Hostages Fernando Simón Marman, right, and Luis Har, second from the left, hug other people.

Hostages Fernando Simon Marman, right, and Luis Har, second from left, hug relatives at the Sheba Medical Center in Ramat Gan, Israel, on Monday after being rescued in the Gaza Strip.

(Associated Press)

The prospect of such a move has sparked a wave of opprobrium from aid organizations and governments, including some staunch allies of Israel.

After meeting with King Abdullah II of Jordan on Monday, President Biden said an operation in Rafah should not proceed without “a credible plan” to ensure the safety of those sheltering there.

“Many people have been displaced, displaced several times, fleeing violence to the north and now they are crowded in Rafah, exposed and vulnerable,” he said. “They need to be protected. And we have also been clear from the beginning: we oppose any forced displacement of Palestinians from Gaza.”

Officials from the United States, Egypt, Israel and Qatar met in Cairo on Tuesday to try to forge another truce in Gaza.

Saudi Arabia, which in recent years has flirted with normalizing relations with Israel, warned of “very serious repercussions.”

Some of the harshest criticism came from Josep Borrell, the European Union's top diplomat, who said countries like the United States should take concrete steps to mitigate Israel's military response.

“If you think too many people are being killed, maybe you should provide fewer weapons to prevent so many people from being killed,” he said at a news conference in Brussels on Monday.

Hamas, meanwhile, said an offensive on Rafah would paralyze any negotiations over the hostages.

A ground incursion would be “catastrophic” for humanitarian deliveries in the Strip, said an international aid logistics worker who spoke on condition of anonymity because he was not authorized to comment.

The area around Rafah, including the Gaza-Egypt crossing and the Kerem Shalom crossing between Gaza and Israel, are the main routes for aid delivery.
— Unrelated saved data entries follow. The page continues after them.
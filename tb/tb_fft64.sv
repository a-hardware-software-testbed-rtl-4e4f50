// tb_fft64: self-checking test of the 64-point FFT.
// Three symbols (random samples, a single complex tone, a constant) are
// transformed; each output is compared with a direct DFT divided by 64,
// computed here in real arithmetic, to within 3 LSB. Also checks bin order,
// that the symbol kind is carried through and the 320-cycle symbol period.
`timescale 1ns/1ps
module tb_fft64;
  import testbed_pkg::*;
  logic clk = 0, rst_n = 1;
  always #5 clk = ~clk;
  logic in_valid = 0, in_ready, out_valid; cplx_t in_data = '0, out_data;
  sym_kind_e in_kind = SYM_OTHER, out_kind; logic [5:0] out_idx;

  fft64 dut (.*);

  int checks = 0, failures = 0;
  task automatic check(input bit ok, input string what);
    checks++;
    if (!ok) begin failures++; $display("FAIL: %s", what); end
  endtask
  initial begin : watchdog
    repeat (5000) @(posedge clk);
    failures++;
    $display("FAIL: watchdog");
    $display("TB_RESULT checks=%0d failures=%0d", checks, failures);
    $finish;
  end
  function automatic real absr(real v); return v < 0.0 ? -v : v; endfunction

  real xr[3][64], xi[3][64];
  int sym_out = 0, bin = 0, cyc = 0, first_out[3];
  sym_kind_e kinds[3] = '{SYM_LT1, SYM_LT2, SYM_DATA};
  always @(posedge clk) cyc++;

  always @(posedge clk) if (out_valid) begin
    real er, ei, ang;
    er = 0.0; ei = 0.0;
    for (int n = 0; n < 64; n++) begin
      ang = -6.283185307179586 * n * bin / 64.0;
      er += xr[sym_out][n] * $cos(ang) - xi[sym_out][n] * $sin(ang);
      ei += xr[sym_out][n] * $sin(ang) + xi[sym_out][n] * $cos(ang);
    end
    er /= 64.0; ei /= 64.0;
    if (bin == 0) first_out[sym_out] = cyc;
    check(out_idx == 6'(bin), "bin order");
    check(out_kind == kinds[sym_out], "kind carried");
    check(absr(out_data.re - er) <= 3.0 && absr(out_data.im - ei) <= 3.0,
          $sformatf("sym %0d bin %0d got %0d,%0d want %0.1f,%0.1f", sym_out, bin,
                    out_data.re, out_data.im, er, ei));
    bin++;
    if (bin == 64) begin bin = 0; sym_out++; end
  end

  initial begin
    real a;
    int r1, r2;
    for (int n = 0; n < 64; n++) begin
      a = 6.283185307179586 * 5 * n / 64.0;
      r1 = $urandom % 4001; r2 = $urandom % 4001;
      xr[0][n] = r1 - 2000; xi[0][n] = r2 - 2000;
      xr[1][n] = $rtoi(1500.0 * $cos(a)); xi[1][n] = $rtoi(1500.0 * $sin(a));
      xr[2][n] = 700; xi[2][n] = -300;
    end
    #1 rst_n = 0; #20 rst_n = 1;
    for (int s = 0; s < 3; s++) begin
      for (int n = 0; n < 64; n++) begin
        @(negedge clk);
        while (!in_ready) @(negedge clk);
        in_valid = 1; in_kind = kinds[s];
        in_data.re = 16'($rtoi(xr[s][n])); in_data.im = 16'($rtoi(xi[s][n]));
        @(posedge clk); #1 in_valid = 0;
      end
    end
    wait (sym_out == 3);
    check(first_out[1] - first_out[0] == 320 && first_out[2] - first_out[1] == 320,
          $sformatf("symbol period %0d", first_out[1] - first_out[0]));
    $display("TB_RESULT checks=%0d failures=%0d", checks, failures);
    $finish;
  end
endmodule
“An attack would essentially put an end to all of that, without guidance on alternative entry points,” the aid worker said, adding that most entities organized their supply chains from Egypt, but those arriving from Jordan would also be affected. .
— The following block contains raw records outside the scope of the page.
This is a synthesizable SystemVerilog core that turns a compact byte stream
from a host computer into a continuous OFDM waveform. The waveform has 256
subcarriers, and each one is switched on or off and given its own modulation
(BPSK, QPSK, 16-QAM or 64-QAM) independently. Software can therefore place a
signal of any width anywhere in the band, split it into several sub-bands, or
leave holes for other users, and it can change that layout between any two
OFDM symbols. It implements the FPGA transmit modulator of the platform
described in "Experiences With a Platform for Frequency-Agile Techniques".
Below, "the published design" refers to that description.

The work is divided so that each side handles what it does best:

- **The host** does all bit-level processing: framing, scrambling, coding,
  interleaving, and deciding which bits go on which subcarrier. It sends one
  byte per used subcarrier per symbol, plus small control blocks.
- **The core** does the processing that expands the data rate:
  - constellation mapping,
  - a 256-point inverse FFT,
  - cyclic-prefix insertion,
  - output of one complex 16-bit sample per clock.

At an 80 MHz sample clock the subcarriers are 312.5 kHz apart, the same
spacing as IEEE 802.11a/g. A standard 802.11a/g frame can therefore be sent
on 52 of the 256 bins and received by an ordinary Wi-Fi radio. The other bins
stay free for other uses.

```
 host bytes ─► blk_parser ─► token FIFO ─► symbol_builder ─► input buffer
                                               │   (qam_mapper)   (2 banks)
                                               │                      │
                                          guard queue              ifft256
                                               │                      │
 D/A samples ◄──────────── guard_insert ◄── output buffer (2 banks) ◄─┘
```

## The host byte stream

The host sends a sequence of blocks. Each block starts with an identifier
byte:

| Block      | Id   | Bytes that follow                  | Meaning |
|------------|------|------------------------------------|---------|
| NCARRIERS  | 0x01 | `n`                                | data bytes consumed per symbol, 1–256 (`0` means 256) |
| MOD        | 0x02 | `m`, then `m` × (`addr`, `cfg`)    | each item configures modulators `addr` and `addr+1` |
| GUARD      | 0x03 | `g`                                | cyclic prefix length in samples, 0–255 |
| DATA       | 0x04 | `n`, then `n` data bytes           | `n` = 1–256 (`0` means 256) |

A MOD item carries two 4-bit modulator settings. The low nibble of `cfg`
applies to `addr` and the high nibble to `addr+1` (modulo 256). Each nibble
is laid out as follows:

| bit 3  | bit 2  | bits 1:0 |
|--------|--------|----------|
| enable | unused | 0 BPSK, 1 QPSK, 2 16-QAM, 3 64-QAM |

Each data byte feeds one enabled subcarrier. BPSK uses bit 0 of the byte,
QPSK bits 1:0, 16-QAM bits 3:0 and 64-QAM bits 5:0, and the higher bits are
ignored. The lower half of the used bits selects the in-phase level and the
upper half the quadrature level. Both use the Gray code of 802.11a. All four
constellations have the same mean power: the unit amplitude is 16384, so the
BPSK point is ±16384 and the 64-QAM levels are multiples of 2528.

A DATA block does not have to line up with symbols. The core counts data
bytes against the current configuration, and a symbol is complete once all
256 bins have been visited. One DATA block can therefore carry several
symbols, or one symbol can be split across several blocks.

A byte in the identifier position that is not one of the four codes is
skipped. It raises `parse_error` for one cycle, and parsing continues with
the next byte.

## Configuration stays in step with the data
Gazans who sought to escape the violence in Rafah are now wondering if they should flee once again, and if so, where to?

“I left my home in northern Gaza more than three and a half months ago and I have yet to find a single square centimeter in Gaza where it is safe,” said Ziyad al Najjar, 63, who was dismantling his tent and preparing to move his 16 relatives to be closer to relatives in the Zawaydeh neighborhood.
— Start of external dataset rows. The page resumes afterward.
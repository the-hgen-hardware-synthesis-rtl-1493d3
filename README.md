# SPAM2: a three-unit 8-bit VLIW processor in SystemVerilog

SPAM2 is a small load/store VLIW machine. It was defined as a worked example
for generating processor hardware from an instruction-set description. Every
44-bit instruction word holds up to five operations that run in the same
cycle:

* three arithmetic operations, one for each unit U1, U2 and U3;
* two transfers, one on each 8-bit data bus DB1 and DB2.

Each unit works only on its own 4 x 8-bit register file. The two buses are
the only path between the register files and the memories. The machine has no
branches: the program counter steps through the 256-word instruction memory.

The central design idea is resource sharing. Loads and stores have no
datapath of their own. A memory operation takes over both bus fields of the
word: DB2 carries the address from a register, and DB1 carries the data
between a register and the memory. This RTL builds SPAM2 that way, with the
storage sizes, encodings and operation timing of the architecture
description.

```
            DB2 (address bus) ───────────────┬──────────────┬──────────────┐
            DB1 (data bus)   ──────┬─────────┼────┬─────────┼────┬─────────┤
                                  │         │    │         │    │         │
                              ┌───┴─────────┴┐ ┌─┴─────────┴┐ ┌─┴─────────┴┐  ┌──────────────┐
   fetch: PC ──► IM ──► ir    │ U1 regfile   │ │ U2 regfile │ │ U3 regfile │  │ instr memory │
          │                   └──────┬───────┘ └─────┬──────┘ └─────┬──────┘  │ 256 x 44     │
          ▼                      ADD SUB      ADD SUB MUL       ADD MUL       ├──────────────┤
       decoder ──► identification codes of U1f U2f U3f DB1 DB2 DMf IM         │ data memory  │
                                                                              │ 32 x 8       │
                                                                              └──────────────┘
```

## The instruction word

Fields are listed from the most significant bit. The bits of each unit field
are OP[2] RA[2] RB[2] RC[2]. The bits of each bus field are SRC[5] DEST[5].

| field | bits    | operations (OP code)                             |
|-------|---------|--------------------------------------------------|
| U1    | [43:36] | ADD 0, SUB 1, NOP 3 (code 2 unused)               |
| U2    | [35:28] | ADD 0, SUB 1, MUL 2, NOP 3                        |
| U3    | [27:20] | ADD 0, MUL 1, NOP 3 (code 2 unused)               |
| DB1   | [19:10] | move, immediate move, nop; the data side of DM/IM operations    |
| DB2   | [9:0]   | move, immediate move, nop; the address side of DM/IM operations |

A unit operation computes `RC <- RA op RB`. All results are 8 bits wide, and
carries, borrows and the high byte of a product are dropped.

The SRC and DEST subfields of the buses name locations:

| code      | location                                              |
|-----------|-------------------------------------------------------|
| 0x00-0x03 | U1.R0-R3                                              |
| 0x04-0x07 | U2.R0-R3                                              |
| 0x08-0x0B | U3.R0-R3                                              |
| 0x0C      | data-memory data (DB1 only)                           |
| 0x0D      | data-memory address (DB2 DEST only)                   |
| 0x0E      | instruction-memory data (DB1 only)                    |
| 0x0F      | instruction-memory address (DB2 DEST only)            |
| SRC 0x10-0x1F | immediate `SRC[3:0]`, zero-extended               |
| DEST 0x1F | nothing (bus nop)                                     |

## Memory operations and the shared buses

There are four memory operations. Each one is written into both bus fields:

| operation         | DB1 SRC | DB1 DEST | DB2 SRC | DB2 DEST |
|-------------------|---------|----------|---------|----------|
| DM_ld REG <- DM[LOC]   | 0x0C    | REG      | LOC     | 0x0D     |
| DM_st DM[LOC] <- REG   | REG     | 0x0C     | LOC     | 0x0D     |
| IM_ld REG <- IM[LOC]   | 0x0E    | REG      | LOC     | 0x0F     |
| IM_st IM[LOC] <- REG   | REG     | 0x0E     | LOC     | 0x0F     |

`REG` and `LOC` are register codes. The value of register LOC, not the code,
is the address. The data memory uses the low 5 bits of that value, and the
instruction memory uses all 8.

The hardware needs no path of its own for these operations. `spam2_bus` is
the same multiplexer for every kind of transfer. It reads the location named
by SRC and steers the value to the location named by DEST. For a load, DB2
takes the LOC register to the memory address, and DB1 takes the memory's
combinational read data into REG, all in one cycle. For a store, DB1 takes
REG to the memory's write data.

The decoder (`spam2_decoder`) recognises a memory operation from the
pattern: DB2 DEST is an address code, and DB1 SRC or DEST is the matching
data code. It then raises the DMf or IM decode line and forces the DB1/DB2
move lines low. The bus fields no longer stand for moves, but the buses still
carry the values.

Each register file has one port per bus, and the port can either read or
write in a given cycle. This is why a bus cannot move a value between two
registers of the same file.

## Timing

| operation               | cycles | result readable              |
|-------------------------|--------|------------------------------|
| ADD, SUB, bus moves     | 1      | the next cycle               |
| DM_ld, DM_st            | 1      | the next cycle               |
| MUL (U2, U3)            | 1 issue slot | 4 cycles after issue, no bypass |
| IM_ld, IM_st            | 2      | the next instruction         |

**Multiply.** `spam2_mul_pipe` forms the product in the issue cycle. It then
delays the product and its destination register by `MUL_LATENCY - 1` stages.
A multiply issued in cycle t is written at the end of cycle t+3 and can be
read from cycle t+4. A read in between returns the old value, and nothing
stalls. A unit can issue a new multiply every cycle. The delayed result
reaches the register file through a write port of its own, so it never blocks
a later ADD or SUB of the same unit. Set `MUL_LATENCY = 1` for a
single-cycle multiplier.

**Instruction-memory port.** The instruction memory has one port. Every
cycle it is read at PC to fetch the next word. An IM_ld or IM_st in execution
takes the port for its data access, so in that cycle `spam2_fetch` loads an
all-nop bubble into the instruction register and holds PC. Each IM operation
therefore costs two cycles.

**Write priority.** Several writes can reach one register in the same cycle:
a bus move, a load, the unit's own result and a delayed product. The
priority, from highest to lowest, is DB2, DB1, the unit, then the delayed
multiply. The instruction set only forbids two bus writes to one register.

There is no other pipelining. The fetch register is the only stage ahead of
execution, and a load's data is used in the same cycle.

## Program rules (checked, not enforced)

A valid program must also obey these rules:

* no bus move within one register file;
* no two bus writes to the same register in one word;
* no unused encodings (U1 or U3 OP = 2, DEST codes other than registers or
  0x1F outside a memory operation, malformed memory patterns).

The decoder reports breaks of these rules on `violation` and `illegal`, and
`spam2_top` asserts that neither is raised while running. A field with an
unused encoding does nothing.

## Modules

| file | role |
|------|------|
| `rtl/spam2_pkg.sv`      | widths, sizes, instruction-word struct, op and location codes, decode structs |
| `rtl/spam2_decoder.sv`  | identification codes for all seven fields, precedence of memory operations, `illegal`/`violation` |
| `rtl/spam2_u1_unit.sv`, `spam2_u2_unit.sv`, `spam2_u3_unit.sv` | arithmetic units |
| `rtl/spam2_mul_pipe.sv` | multiplier with write-back after `MUL_LATENCY` cycles |
| `rtl/spam2_regfile.sv`  | 4 x 8 register file: 2 reads, unit write, delayed write, one read-or-write port per bus |
| `rtl/spam2_bus.sv`      | one data bus: source multiplexer, destination decode, register-file port requests |
| `rtl/spam2_dmem.sv`     | 32 x 8 data memory, asynchronous read, plus an observation read port |
| `rtl/spam2_imem.sv`     | 256 x 44 single-port instruction memory |
| `rtl/spam2_fetch.sv`    | PC, instruction register, IM bubble |
| `rtl/spam2_top.sv`      | the processor |

## Using the top level

`spam2_top` has one parameter, `MUL_LATENCY`, with a default of 4. Its ports:

* `clk`, and `rst` (synchronous, active high).
* `load_we`, `load_addr`, `load_data`: they write the instruction memory
  while `rst` is high, one word per clock. Execution starts at address 0 on
  the first edge after `rst` falls. That first cycle executes a nop while
  word 0 is fetched.
* `pc`, `ir_valid` (low for a bubble), `regs[3][4]` (all registers) and
  `dbg_dm_addr`/`dbg_dm_data`: they show the machine state.
* `illegal`, `violation`: flags for the word now executing.

Reset clears PC, the instruction register, the registers and the multiplier
pipeline. The memories are not reset.

## Simulation

Every testbench checks itself and ends by printing
`TB_RESULT checks=N failures=M`. For example:

```
verilator --binary --timing --assert -Irtl -y rtl -y tb +libext+.sv \
    rtl/spam2_pkg.sv tb/tb_spam2_top.sv --top-module tb_spam2_top
./obj_dir/Vtb_spam2_top
```

`tb_spam2_top` runs the processor at its default size, with no parameter
overrides. It has a cycle-level reference model of the instruction set. For
each of four runs, the model chooses a random valid word at the moment it is
about to execute it. This lets memory addresses come from registers whose
values the model knows: IM accesses stay in words 0xC0-0xFF, and the
180-word program sits below them.

The testbench then loads the program and compares PC and all 12 registers
with the model after every clock edge. At the end of a run it compares the
data memory and the instruction-memory data region. It also counts every
mechanism and fails if one never happened:

* each unit operation;
* moves, immediates and bus nops;
* the four memory operations and the IM bubbles;
* delayed multiply write-backs, and reads made before a product arrived;
* write-priority collisions.

The other testbenches check each module against models written
independently of the RTL:

| testbench | what it checks |
|-----------|----------------|
| `tb_spam2_decoder` | 20 000 biased random words, plus the worked example `U1_add U1.R1, U1.R2 -> U1.R3` (leading bits 00011011) |
| `tb_spam2_u1_unit`, `tb_spam2_u2_unit`, `tb_spam2_u3_unit` | results, and the multiply latency counted in cycles |
| `tb_spam2_regfile` | all ports and the write priority |
| `tb_spam2_bus` | all 1024 SRC/DEST pairs |
| `tb_spam2_dmem`, `tb_spam2_imem` | random reads and writes against a model array |
| `tb_spam2_fetch` | fetch, bubble and PC wrap |
| `tb_spam2_top_mul1` | the end-to-end test on a `MUL_LATENCY = 1` build |

## How closely this follows the architecture, and where it does not

These follow the architecture description directly:

* the field layout and all operation encodings;
* the location codes of the buses;
* the storage sizes;
* the 8-bit truncating arithmetic;
* the operation costs: one cycle, two for IM operations, and a multiply
  latency of 4;
* the instruction-set constraints;
* the split into decode logic, storage, functional units and their
  connections;
* the register-file port structure and the write order.

These are choices of this implementation:

* **Memory location codes.** The architecture description uses codes
  0x0C-0x0F for memory data and addresses. The generated Verilog model of the
  machine decodes memory enables from other DEST values. This RTL uses the
  description's codes.
* **Multiply latency.** The generated model multiplies in one cycle. This RTL
  applies the declared latency of 4 with no bypass. A program that never
  reads a product's register before the 4 cycles are up runs the same on
  both. `MUL_LATENCY = 1` restores the single-cycle behaviour.
* **IM port.** Sharing one IM port between fetch and data, with a one-cycle
  bubble, is how this RTL gets the two-cycle cost of IM operations. The
  generated model left the IM data path unconnected.
* **Load stalls.** The one-cycle stall cost declared for loads would matter
  only in a pipelined version. Nothing stalls here.
* **Widths.** IM_ld returns the low byte of the 44-bit word. IM_st writes
  the byte zero-extended. Immediates are zero-extended.
* **Additions.** The tri-state buses are replaced by multiplexers. Added
  here: the reset behaviour, the load and observation ports, the delayed
  write port of the register files, the treatment of unused encodings, and
  the assertions.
A Palestinian woman walks past the destruction caused by Israeli bombing.

A Palestinian woman walks past the destruction caused by the Israeli bombing of the Gaza Strip in Rafah on Monday.

(Hatem Ali / Associated Press)

Nearby, Zuhair Khalaf, a retired Rafah civil servant, was also thinking about leaving the city. He has been listening to Israeli military officials on various radio stations to determine the safest destination.

But neither option seemed good: I had heard military officials on Israeli radio say that northern Rafah should be safe. But that's just south of Khan Yunis, she said, where there is now massive fighting, so how could I go there?

Meanwhile, the western part of Rafah was filled with people from northern Gaza. Fleeing eastward was impossible; that would take them to open fields near the border with Israel, where there would be no protection from airstrikes.

Palestinians mourn child killed in Israeli bombing of Gaza Strip

Palestinians mourn the death of a child in the Israeli bombing of the Gaza Strip at a Rafah hospital morgue on Monday.

(Hatem Ali / Associated Press)

After watching Monday's bombing stop short of her family's home, Ashour said the most she could hope for was that the Israeli military would drop leaflets before the attack hit her, instructing civilians on how to get away. of the fighting.

“We're waiting for them to do it,” he said. “We just hope there isn't a tank in front of our door tomorrow morning.”

The Times' special correspondent in Gaza cannot be identified for security reasons. Editor Bulos reported from Beirut.